I was convinced a little extracurricular rugby not only kept me in prime physical shape, but it also kept my mind at peace and on an even keel. I could only hope that as my physical health started to subside with age, my need to vent would dwindle along with it.
The weight of three bodies hit me at once as I was crossing the try line, but Thatch had them off in no time to celebrate the score. I was barely on my feet before the choreography started, Thatch firing off shots from his crotch like a semi-automatic weapon, the men of our team playing into his antics by hitting the ground one by one as he fired off “rounds.” As the scorer of the try, I was the only one who’d earned the privilege to stay on my feet.
I laughed and high-fived my teammates before jogging back across the pitch to do it all over again. Practice had just started, and now that I’d scored, my body was ready for more abuse.
I ran for the train just before it was set to depart, sliding through the doors in just the nick of time. Starving and ready to be home, all I could think about was getting there, showering, and ordering a pizza.
As my tired ass met the surface of the seat, I took a moment to be thankful for the lack of pregnant women and elderly. I was worn the hell out, but I wasn’t a prick. The rest of these fuckers could fend for themselves.

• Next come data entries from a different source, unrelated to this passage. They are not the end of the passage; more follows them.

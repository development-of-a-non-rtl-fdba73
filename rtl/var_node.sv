// var_node: variable-node unit with registered outputs.
//
// The unit adds its channel LLR and the DEG incoming check-to-variable
// messages r[] into a total held in an accumulator wide enough never to
// overflow (a chain of qadd cells). It then sends each check node the total
// minus that check's own message (a qsub cell per edge, clamped to PREC bits),
// outputs the total clamped to PREC bits as the posterior LLR, and decides the
// code bit: x = 1 when the total is negative, 0 otherwise.
//
// Interface: llr is the channel LLR, r[] the check-to-variable messages, q[]
// the variable-to-check messages, all PREC-bit two's complement with positive
// meaning "bit 0". Timing: q, post and x are registered and take their new
// values at the clock edge where en is high.
//
// The sum/extrinsic-subtract structure and the add/subtract units follow the
// original design; the accumulator width, the clamp and the sign convention
// are this design's choice.
module var_node #(
  parameter int DEG  = 3,
  parameter int PREC = 4
) (
  input  logic                   clk,
  input  logic                   en,
  input  logic signed [PREC-1:0] llr,
  input  logic signed [PREC-1:0] r [DEG],
  output logic signed [PREC-1:0] q [DEG],
  output logic signed [PREC-1:0] post,
  output logic                   x
);
  // DEG+1 terms of PREC bits never overflow this width.
  localparam int AW = PREC + $clog2(DEG + 1) + 1;

  logic signed [AW-1:0] acc [DEG+1];
  logic                 unused_sat [DEG+1];

  assign acc[0]        = AW'(llr);
  assign unused_sat[0] = 1'b0;

  for (genvar k = 0; k < DEG; k++) begin : g_sum
    qadd #(.W(AW)) u_add (
      .a(acc[k]), .b(AW'(r[k])), .sum(acc[k+1]), .sat(unused_sat[k+1])
    );
  end

  logic signed [AW-1:0] total;
  assign total = acc[DEG];

  // Extrinsic messages: total minus own message, then clamp to PREC bits.
  logic signed [AW-1:0]   ext  [DEG];
  logic                   unused_sat2 [DEG];
  logic signed [PREC-1:0] q_next [DEG];

  for (genvar k = 0; k < DEG; k++) begin : g_ext
    qsub #(.W(AW)) u_sub (
      .a(total), .b(AW'(r[k])), .diff(ext[k]), .sat(unused_sat2[k])
    );
    assign q_next[k] = PREC'(ldpc_pkg::sat_int(int'(ext[k]), PREC));
  end

  always_ff @(posedge clk) begin
    if (en) begin
      q    <= q_next;
      post <= PREC'(ldpc_pkg::sat_int(int'(total), PREC));
      x    <= total[AW-1];
    end
  end
endmodule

I wiped some of the lingering sweat and mud from my face with my towel and pulled my phone from my bag.
A message sat waiting from earlier.
TAPRoseNEXT (6:18PM): Gah. The date. The date was amazing. And then it was pretty fucking traumatic.
BAD_Ruck (7:52PM): Traumatic??? Am I going to need to hunt this guy down?
TAPRoseNEXT (7:54PM): No, he’s great, I promise. It wasn’t traumatic because of him. He’s…I don’t know, Ruck. I’ve got this gut feeling that he’s some kind of wonderful.
The corners of my lips started to curve, some weird, unconventional but meaningful relationship between us forming and instilling genuine happiness in me. But before the smile cycle could complete, utter disbelief washed over me in a wave of tsunami-like proportions—the conversations we’d had, the things she’d said. Work relationships and awkward yet somehow easy conversation. The way Rose, despite my more than infatuation with Georgie, managed to make me feel.
None of it made sense, not one single piece of it, until all at once, it did.
No fucking way.
The doors of the subway opened, and I didn’t even hesitate, shoving my way through the throng of people without apology or remorse. I didn’t even know what fucking stop we were on, but I ran for the stairs with single-minded abandon, taking them two at a time and reaching the top on a leap.
New Yorkers scoffed and jumped out of the way, burning me with their dirty looks and judging eyes. The yellow of a cab shone like a beacon in front of me.
I ran for it without thought or pause or respect for my surroundings. The heavy leather of a handbag may have even grazed my shoulder in a glancing blow, but I didn’t care. Words thrummed in my head in time with the memory of her heartbeat, building and buzzing around my brain until I almost couldn’t stand it. The not knowing, the unlikelihood—it was all too much.
“The Winthrop Building. Fast as you can go,” I demanded abruptly to the cabbie, but he didn’t bat an eye at my brusque delivery—grunts and commands were the nature of more than half of New York City.
I dug in my bag for my wallet and fished out the first bill I came to. With a swift thrust, I dropped it through the plexiglass window and jumped out while the last notes of his screeching tires still rung in the air.
Pigeons panicked and people swerved as I wove my way through them, and a woman strummed a guitar on the corner.
The building was locked after hours, but being the CEO afforded me access to the keyless entry code on the main door. Until today, I could honestly say I’d never broken in to my office building before.
Sixteen smashes of the elevator call button, another code, and a fidgety ride later, I stepped off onto the fifteenth floor in all of my sweaty glory and strode straight for Human Resources.
The lights were dimmed, and once again, the outer door to Cynthia’s office door was locked, but nothing could stop me at this point. Not a lock and certainly not my morals.
I ran to my office at a near sprint and around the back of my desk, yanking drawers open one by one in search of my old master key that opened all of the individual office doors. I hadn’t had a need for it in years, so it took me several minutes of digging through pounds of junk to find it.
Priority for tomorrow: My desk needed to be fucking reorganized. Stat.
Mud under my fingernails from practice, I clutched the key tightly and jogged back down the hall.